*** Block opens ***

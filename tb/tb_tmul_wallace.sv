// Self-checking testbench for the N x N trit Wallace multiplier.
// Operands are drawn at random (plus the all-zero and all-two corner cases),
// converted between base 3 and integers in the testbench, and the product is
// compared with the integer product. The multiplier is combinational, so each
// vector is checked one time step after it is applied. It also prints the
// counter counts of the generated tree.
module tb_tmul_wallace;
  import ternary_pkg::*;

  localparam int unsigned N      = 8;
  localparam int          NVEC   = 4000;

  logic [2*N-1:0] a, b;
  logic [4*N-1:0] p;
  int checks = 0, failures = 0;

  tmul_wallace #(.N(N)) dut (.a(a), .b(b), .p(p));

  function automatic longint unsigned to_int(input logic [4*N-1:0] v, input int nt);
    longint unsigned r = 0;
    for (int k = nt - 1; k >= 0; k--) r = r * 3 + longint'(v[2*k +: 2]);
    return r;
  endfunction

  function automatic logic [2*N-1:0] to_trits(input longint unsigned x);
    logic [2*N-1:0] r = '0;
    for (int k = 0; k < int'(N); k++) begin
      r[2*k +: 2] = 2'(x % 3);
      x = x / 3;
    end
    return r;
  endfunction

  task automatic check(input longint unsigned x, input longint unsigned y);
    longint unsigned got;
    bit legal = 1;
    a = to_trits(x);
    b = to_trits(y);
    #1;
    for (int k = 0; k < 2*int'(N); k++) if (p[2*k +: 2] == 2'd3) legal = 0;
    got = to_int(p, 2*N);
    checks++;
    if (!legal || got != x * y) begin
      failures++;
      if (failures < 10) $display("FAIL %0d * %0d: got %0d", x, y, got);
    end
  endtask

  initial begin
    #2000000;
    failures++;
    $display("watchdog expired");
    $display("TB_RESULT checks=%0d failures=%0d", checks, failures);
    $finish;
  end

  initial begin
    longint unsigned maxv = 1;
    for (int k = 0; k < int'(N); k++) maxv *= 3;
    maxv -= 1;
    $display("tree: %0d stages, %0d one-trit multipliers, %0d (4,2), %0d (3,2), %0d half adders",
             dut.STAGE_COUNT, dut.TMUL1_COUNT, dut.TC42_COUNT, dut.TC32_COUNT, dut.THA_COUNT);
    check(0, 0);
    check(maxv, maxv);
    check(maxv, 1);
    check(1, maxv);
    check(maxv, 0);
    for (int v = 0; v < NVEC; v++)
      check(longint'($urandom) % (maxv + 1), longint'($urandom) % (maxv + 1));
    $display("TB_RESULT checks=%0d failures=%0d", checks, failures);
    $finish;
  end
endmodule
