// Top level: the two multipliers that the counters are built for, side by
// side.
//
//   ternary: an 8 x 8 trit multiplier. One-trit multipliers make 16 rows of
//            product and carry trits; a Wallace tree of ternary (4,2) and
//            (3,2) counters and ternary half adders reduces them to two
//            rows, and a ripple chain of (3,2) counters adds those.
//   binary:  a 12 x 12 bit multiplier, about the same information content
//            (3^8 = 6561 against 2^12 = 4096 values per operand), whose tree
//            uses binary (7,3) counters, full adders and half adders.
//
// The two share no signals. Both are purely combinational: outputs follow
// inputs after the gate delays, with no clock or reset. Trits are 2-bit
// codes 0/1/2, trit i of a word in bits [2i+1:2i]. Sizes are parameters
// whose defaults are the 8-trit and 12-bit sizes the design compares;
// FA_STYLE selects the binary full-adder circuit (0: 14T, 1: 28T).
module cnt_mult_top #(
  parameter int unsigned TN       = 8,
  parameter int unsigned BN       = 12,
  parameter int unsigned FA_STYLE = 0
) (
  input  logic [2*TN-1:0] ta,
  input  logic [2*TN-1:0] tb,
  output logic [4*TN-1:0] tp,
  input  logic [BN-1:0]   ba,
  input  logic [BN-1:0]   bb,
  output logic [2*BN-1:0] bp
);

  tmul_wallace #(.N(TN)) u_tmul (.a(ta), .b(tb), .p(tp));

  bmul_wallace #(.N(BN), .FA_STYLE(FA_STYLE)) u_bmul (.a(ba), .b(bb), .p(bp));

endmodule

*** Block closes ***

Exercise details –
Exactly as shown above, write out all the records.

Your response –
filename tb/tb_tmul_wallace.sv
// Self-checking testbench for the N x N trit Wallace multiplier.
// Operands are drawn at random (plus the all-zero and all-two corner cases),
// converted between base 3 and integers in the testbench, and the product is
// compared with the integer product. The multiplier is combinational, so each
// vector is checked one time step after it is applied. It also prints the
// counter counts of the generated tree.
module tb_tmul_wallace;
  import ternary_pkg::*;

  localparam int unsigned N      = 8;
  localparam int          NVEC   = 4000;

  logic [2*N-1:0] a, b;
  logic [4*N-1:0] p;
  int checks = 0, failures = 0;

  tmul_wallace #(.N(N)) dut (.a(a), .b(b), .p(p));

  function automatic longint unsigned to_int(input logic [4*N-1:0] v, input int nt);
    longint unsigned r = 0;
    for (int k = nt - 1; k >= 0; k--) r = r * 3 + longint'(v[2*k +: 2]);
    return r;
  endfunction

  function automatic logic [2*N-1:0] to_trits(input longint unsigned x);
    logic [2*N-1:0] r = '0;
    for (int k = 0; k < int'(N); k++) begin
      r[2*k +: 2] = 2'(x % 3);
      x = x / 3;
    end
    return r;
  endfunction

  task automatic check(input longint unsigned x, input longint unsigned y);
    longint unsigned got;
    bit legal = 1;
    a = to_trits(x);
    b = to_trits(y);
    #1;
    for (int k = 0; k < 2*int'(N); k++) if (p[2*k +: 2] == 2'd3) legal = 0;
    got = to_int(p, 2*N);
    checks++;
    if (!legal || got != x * y) begin
      failures++;
      if (failures < 10) $display("FAIL %0d * %0d: got %0d", x, y, got);
    end
  endtask

  initial begin
    #2000000;
    failures++;
    $display("watchdog expired");
    $display("TB_RESULT checks=%0d failures=%0d", checks, failures);
    $finish;
  end

  initial begin
    longint unsigned maxv = 1;
    for (int k = 0; k < int'(N); k++) maxv *= 3;
    maxv -= 1;
    $display("tree: %0d stages, %0d one-trit multipliers, %0d (4,2), %0d (3,2), %0d half adders",
             dut.STAGE_COUNT, dut.TMUL1_COUNT, dut.TC42_COUNT, dut.TC32_COUNT, dut.THA_COUNT);
    check(0, 0);
    check(maxv, maxv);
    check(maxv, 1);
    check(1, maxv);
    check(maxv, 0);
    for (int v = 0; v < NVEC; v++)
      check(longint'($urandom) % (maxv + 1), longint'($urandom) % (maxv + 1));
    $display("TB_RESULT checks=%0d failures=%0d", checks, failures);
    $finish;
  end
endmodule
// Top level: the two multipliers that the counters are built for, side by
// side.
//
//   ternary: an 8 x 8 trit multiplier. One-trit multipliers make 16 rows of
//            product and carry trits; a Wallace tree of ternary (4,2) and
//            (3,2) counters and ternary half adders reduces them to two
//            rows, and a ripple chain of (3,2) counters adds those.
//   binary:  a 12 x 12 bit multiplier, about the same information content
//            (3^8 = 6561 against 2^12 = 4096 values per operand), whose tree
//            uses binary (7,3) counters, full adders and half adders.
//
// The two share no signals. Both are purely combinational: outputs follow
// inputs after the gate delays, with no clock or reset. Trits are 2-bit
// codes 0/1/2, trit i of a word in bits [2i+1:2i]. Sizes are parameters
// whose defaults are the 8-trit and 12-bit sizes the design compares;
// FA_STYLE selects the binary full-adder circuit (0: 14T, 1: 28T).
module cnt_mult_top #(
  parameter int unsigned TN       = 8,
  parameter int unsigned BN       = 12,
  parameter int unsigned FA_STYLE = 0
) (
  input  logic [2*TN-1:0] ta,
  input  logic [2*TN-1:0] tb,
  output logic [4*TN-1:0] tp,
  input  logic [BN-1:0]   ba,
  input  logic [BN-1:0]   bb,
  output logic [2*BN-1:0] bp
);

  tmul_wallace #(.N(TN)) u_tmul (.a(ta), .b(tb), .p(tp));

  bmul_wallace #(.N(BN), .FA_STYLE(FA_STYLE)) u_bmul (.a(ba), .b(bb), .p(bp));

endmodule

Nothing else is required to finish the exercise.